Война закончена. Три слова, которые легионеры ждали три недели. Но радости не было. Только усталость, тяжёлая, всеобъемлющая. Слишком много крови, слишком много смертей, слишком высокая цена.
Русский спустился с элеватора, пошёл к промзоне. Нёс СВД на плече, винтовка горячая, расстрелял восемьдесят патронов за день. Сколько попаданий — не считал, много. Дошёл до цеха последнего, где был финальный бой. Зашёл внутрь.
Бойня. Трупы везде, легионеры и боевики вперемешку, в лужах крови, в дыму. Стены изрешечены пулями, пол усеян гильзами, осколками, обломками. Пахло порохом, кровью, дерьмом — кишки вспороты, смрад невыносимый. Легионеры собирали своих убитых, складывали в ряд у стены. Четырнадцать тел, накрытых брезентом. Ковальски среди них, узнал по размеру, по сапогам. Поляк не дожил до конца, поймал пулю в шею, истёк за минуту. Янек тоже там, ранение в ногу обернулось фатальным — боевик добил его ножом, пока лежал. Ещё двенадцать, лица закрыты, но Шрам знал многих, служил вместе, ел из одного котла, спал в одном бараке.

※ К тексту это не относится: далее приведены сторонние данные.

// tb_lns_alu_matvec: matrix-vector products through the LNS ALU, scheduled
// as a pipelined processor would issue them.
//
// y = M * v for an N x 9 matrix (N = 9 and N = 3). All N*9 products are
// issued back to back; then the accumulations are issued in waves, one
// addition per row per wave, each waiting only until its own previous sum
// has come back (a scoreboard of result tags). With 9 rows the dependency
// distance (9 cycles) exceeds the 4-cycle latency and the ALU must accept
// an operation every cycle with no stall: the run must take exactly
// (81 + 72) issue cycles + 4. With 3 rows the distance is 3 cycles and the
// scheduler must stall; the stall count must be nonzero. Every individual
// result is checked against the reference model, and every y_i against the
// exact real product within 2 % of sum_j |m_ij * v_j| (17 chained
// operations of at most 0.14 % relative error each).
module tb_lns_alu_matvec;
  import lns_pkg::*;
  import lns_tb_pkg::*;

  localparam int LAT = 4;
  localparam int NC  = 9;

  logic        clk = 0, rst_n = 0, in_valid = 0;
  lns_op_e     op = OP_ADD;
  logic [15:0] a = '0, b = '0;
  logic        out_valid;
  logic [15:0] r;

  lns_alu dut (.*);

  always #5 clk = ~clk;

  int checks = 0, failures = 0, cycle = 0;
  typedef struct { logic [15:0] a, b; lns_op_e op; int t; int tag; } op_t;
  op_t         q[$];
  logic [15:0] res [4096];
  bit          ready [4096];
  int          next_tag = 0;

  always @(posedge clk) cycle <= cycle + 1;

  // issue one operation in the current cycle; returns its tag
  task automatic issue(input logic [15:0] x, input logic [15:0] y, input lns_op_e o,
                       output int tag);
    op_t e;
    @(negedge clk);
    in_valid = 1; a = x; b = y; op = o;
    tag = next_tag++;
    ready[tag] = 0;
    e.a = x; e.b = y; e.op = o; e.t = cycle; e.tag = tag;
    q.push_back(e);
    @(posedge clk);
    #1 in_valid = 0;
  endtask

  always @(negedge clk) begin
    if (rst_n && out_valid) begin
      op_t e;
      bit  rz, rs, ok;
      real rl, err;
      checks++;
      if (q.size() == 0) begin
        failures++;
        $display("FAIL: unexpected output");
      end else begin
        e = q.pop_front();
        if (e.op == OP_MUL) ok = (r == ref_muldiv(e.a, e.b, 0));
        else begin
          ref_addsub(e.a, e.b, 0, rz, rs, rl);
          ok = check_result(rz, rs, rl, r, 1.0, err);
        end
        if (!ok || cycle - e.t != LAT) begin
          failures++;
          $display("FAIL: %s %h %h -> %h (latency %0d)", e.op.name(), e.a, e.b, r, cycle - e.t);
        end
        res[e.tag]   = r;
        ready[e.tag] = 1;
      end
    end
  end

  initial begin : watchdog
    repeat (20000) @(posedge clk);
    failures++;
    $display("FAIL: watchdog");
    $display("TB_RESULT checks=%0d failures=%0d", checks, failures);
    $finish;
  end

  function automatic real value(input logic [15:0] w);
    if (is_zero(w)) return 0.0;
    return (w[15] ? -1.0 : 1.0) * $pow(2.0, log_of(w));
  endfunction

  task automatic matvec(input int nr, output int cycles, output int stalls);
    logic [15:0] m [9][NC], v [NC];
    int          ptag [9][NC], acc [9];
    real         exact [9], mag [9], got;
    int          t0;
    for (int j = 0; j < NC; j++) v[j] = make(1'($urandom_range(1, 0)), int'($urandom_range(2047, 0)) - 1024);
    for (int i = 0; i < nr; i++) begin
      exact[i] = 0.0; mag[i] = 0.0;
      for (int j = 0; j < NC; j++) begin
        m[i][j] = make(1'($urandom_range(1, 0)), int'($urandom_range(2047, 0)) - 1024);
        exact[i] += value(m[i][j]) * value(v[j]);
        mag[i]   += (value(m[i][j]) * value(v[j]) > 0) ? value(m[i][j]) * value(v[j])
                                                       : -value(m[i][j]) * value(v[j]);
      end
    end
    stalls = 0;
    @(negedge clk);
    t0 = cycle + 1;    // the first issue happens at the next falling edge
    for (int i = 0; i < nr; i++)
      for (int j = 0; j < NC; j++) issue(m[i][j], v[j], OP_MUL, ptag[i][j]);
    for (int i = 0; i < nr; i++) acc[i] = ptag[i][0];
    for (int k = 1; k < NC; k++)
      for (int i = 0; i < nr; i++) begin
        // operands: the row's running sum and its k-th product
        while (!ready[acc[i]] || !ready[ptag[i][k]]) begin
          @(negedge clk);
          stalls++;
        end
        issue(res[acc[i]], res[ptag[i][k]], OP_ADD, acc[i]);
      end
    while (q.size() != 0) @(negedge clk);
    cycles = cycle - t0;
    for (int i = 0; i < nr; i++) begin
      got = value(res[acc[i]]);
      checks++;
      if ((got - exact[i] > 0.02 * mag[i]) || (exact[i] - got > 0.02 * mag[i])) begin
        failures++;
        $display("FAIL: row %0d = %g, expected %g", i, got, exact[i]);
      end
    end
  endtask

  initial begin
    int cyc, st;
    repeat (3) @(posedge clk);
    rst_n = 1;
    for (int rep = 0; rep < 5; rep++) begin
      matvec(9, cyc, st);
      $display("9 x 9: %0d cycles, %0d stall cycles", cyc, st);
      checks++;
      if (st != 0 || cyc != 9 * NC + 9 * (NC - 1) + LAT) begin
        failures++;
        $display("FAIL: expected %0d cycles without stalls", 9 * NC + 9 * (NC - 1) + LAT);
      end
      matvec(3, cyc, st);
      $display("3 x 9: %0d cycles, %0d stall cycles", cyc, st);
      checks++;
      if (st == 0) begin
        failures++;
        $display("FAIL: a 3-row schedule must stall");
      end
    end
    $display("TB_RESULT checks=%0d failures=%0d", checks, failures);
    $finish;
  end
endmodule
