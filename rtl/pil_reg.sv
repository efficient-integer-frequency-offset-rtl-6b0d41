// pil_reg: shared known-pilot store ("PilReg").
//
// The eight trial offsets need eight sets A_eps of normalised known-pilot
// correlations, 50 values each. Because the used pilots are four
// sub-carriers apart and the trial offsets are multiples of four, the set
// for offset eps' is the set for eps' = 0 slid by eps'/4 places. So one
// circular register of 32 entries per preamble half (64 in all, instead of
// 8 x 50) holds every set:
//   half 1 entry e : U = norm(conj(X(4e - 26)) X(4e - 24))   (indices mod 256)
//   half 2 entry e : U = norm(conj(X(4e + 126)) X(4e + 128))
// where X are the known (pre-offset-free) preamble sub-carriers. Before the
// n-th used pilot of a half the register has been rotated n times, and the
// value for trial offset eps' = 4j is window entry win[7 - j].
//
// Interface: a write port (we/wside/waddr/wdata) loads entries while the
// estimator is idle; rot[s] rotates half s by one place (entry i takes entry
// i+1, entry 0 wraps to 31); side selects which half drives win. After 25
// rotations the controller adds 7 more so that each half is back in its
// loaded position (32 = one full turn) for the next preamble.
// Two circular registers with an 8-wide tap window follow the described
// PilReg; the write port, the realigning rotations and the exact entry
// numbering are this design's choices.
module pil_reg
  import ifo_pkg::*;
#(
  parameter int unsigned DEPTH = PIL_DEPTH,  // entries per half
  parameter int unsigned WIN   = PIL_WIN     // window taps
) (
  input  logic                      clk,
  input  logic                      we,
  input  logic                      wside,
  input  logic [$clog2(DEPTH)-1:0]  waddr,
  input  coef_t                     wdata,
  input  logic [1:0]                rot,
  input  logic                      side,
  output coef_t [WIN-1:0]           win
);

  coef_t mem0 [DEPTH];
  coef_t mem1 [DEPTH];

  always_ff @(posedge clk) begin
    if (rot[0]) begin
      for (int i = 0; i < DEPTH; i++) mem0[i] <= mem0[(i + 1) % DEPTH];
    end else if (we && !wside) begin
      mem0[waddr] <= wdata;
    end
  end

  always_ff @(posedge clk) begin
    if (rot[1]) begin
      for (int i = 0; i < DEPTH; i++) mem1[i] <= mem1[(i + 1) % DEPTH];
    end else if (we && wside) begin
      mem1[waddr] <= wdata;
    end
  end

  always_comb begin
    for (int i = 0; i < WIN; i++) win[i] = side ? mem1[i] : mem0[i];
  end

endmodule
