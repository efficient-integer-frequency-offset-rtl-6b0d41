// tb_pil_reg: checks the shared known-pilot store.
//
// Writes random coefficients into both halves, then rotates each half by
// random amounts (sometimes both at once, sometimes with a write attempt in
// the same cycle, which the rotation must win) and compares the eight-entry
// window of the selected half with a model: after r rotations tap i shows
// the entry loaded at (i + r) mod 32.
module tb_pil_reg;
  import ifo_pkg::*;
  logic clk = 1'b0, we = 1'b0, wside = 1'b0, side = 1'b0;
  logic [4:0] waddr = '0;
  coef_t wdata = '0;
  logic [1:0] rot = '0;
  coef_t [7:0] win;
  int checks = 0, failures = 0;

  pil_reg dut (.*);
  always #5 clk = ~clk;

  initial begin
    repeat (20000) @(posedge clk);
    failures++;
    $display("TB_RESULT checks=%0d failures=%0d", checks, failures);
    $finish;
  end

  coef_t model [2][32];
  int    r [2];

  function automatic coef_t rnd();
    coef_t c;
    int a, b;
    a = int'($urandom % 3) - 1;
    b = int'($urandom % 3) - 1;
    c.re = 2'(a);
    c.im = 2'(b);
    return c;
  endfunction

  task automatic compare(string tag);
    for (int s = 0; s < 2; s++) begin
      side = 1'(s);
      #1;
      for (int i = 0; i < 8; i++) begin
        checks++;
        if (win[i] != model[s][(i + r[s]) % 32]) begin
          failures++;
          $display("FAIL %s side %0d tap %0d after %0d rotations", tag, s, i, r[s]);
        end
      end
    end
  endtask

  initial begin
    for (int s = 0; s < 2; s++)
      for (int e = 0; e < 32; e++) begin
        model[s][e] = rnd();
        @(negedge clk);
        we = 1'b1; wside = 1'(s); waddr = 5'(e); wdata = model[s][e];
      end
    @(negedge clk);
    we = 1'b0;
    r = '{0, 0};
    compare("after load");
    for (int t = 0; t < 200; t++) begin
      @(negedge clk);
      rot = 2'($urandom);
      we = ($urandom % 4) == 0;      // must be ignored by a rotating half
      wside = 1'($urandom);
      waddr = 5'($urandom);
      wdata = rnd();
      if (we && !rot[wside]) begin
        // a write to a half that is not rotating lands at its current position
        model[wside][(int'(waddr) + r[wside]) % 32] = wdata;
      end
      for (int s = 0; s < 2; s++) if (rot[s]) r[s] = (r[s] + 1) % 32;
      @(negedge clk);
      rot = '0;
      we = 1'b0;
      compare($sformatf("step %0d", t));
    end
    $display("TB_RESULT checks=%0d failures=%0d", checks, failures);
    $finish;
  end
endmodule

Боевиков оттаскивали наружу, складывали в кучу. Шестьдесят два трупа, разорванные, обгорелые, искромсанные. Будут сжигать или закапывать, позже, когда силы появятся. Сейчас важнее свои.
Пьер нашёл Дюмона, сидел на ящике, курил, смотрел в пол. Сел рядом, молча. Сержант протянул сигарету, прикурили от одной спички.
— Кончилось, — сказал Дюмон хрипло. — Город наш. Освободили, блядь.
— Освободили, — повторил Шрам без интонации.
— Четырнадцать своих положили за это освобождение. Плюс тридцать восемь за три недели. Пятьдесят два легионера мертвы, чтобы Банги был свободен. От чего свободен? От кого? Для кого?
Легионер не ответил. Не было ответа. Война никогда не имеет смысла для тех кто воюет. Смысл придумывают генералы, политики, журналисты. Солдат просто делает работу, убивает, умирает, выживает если везёт.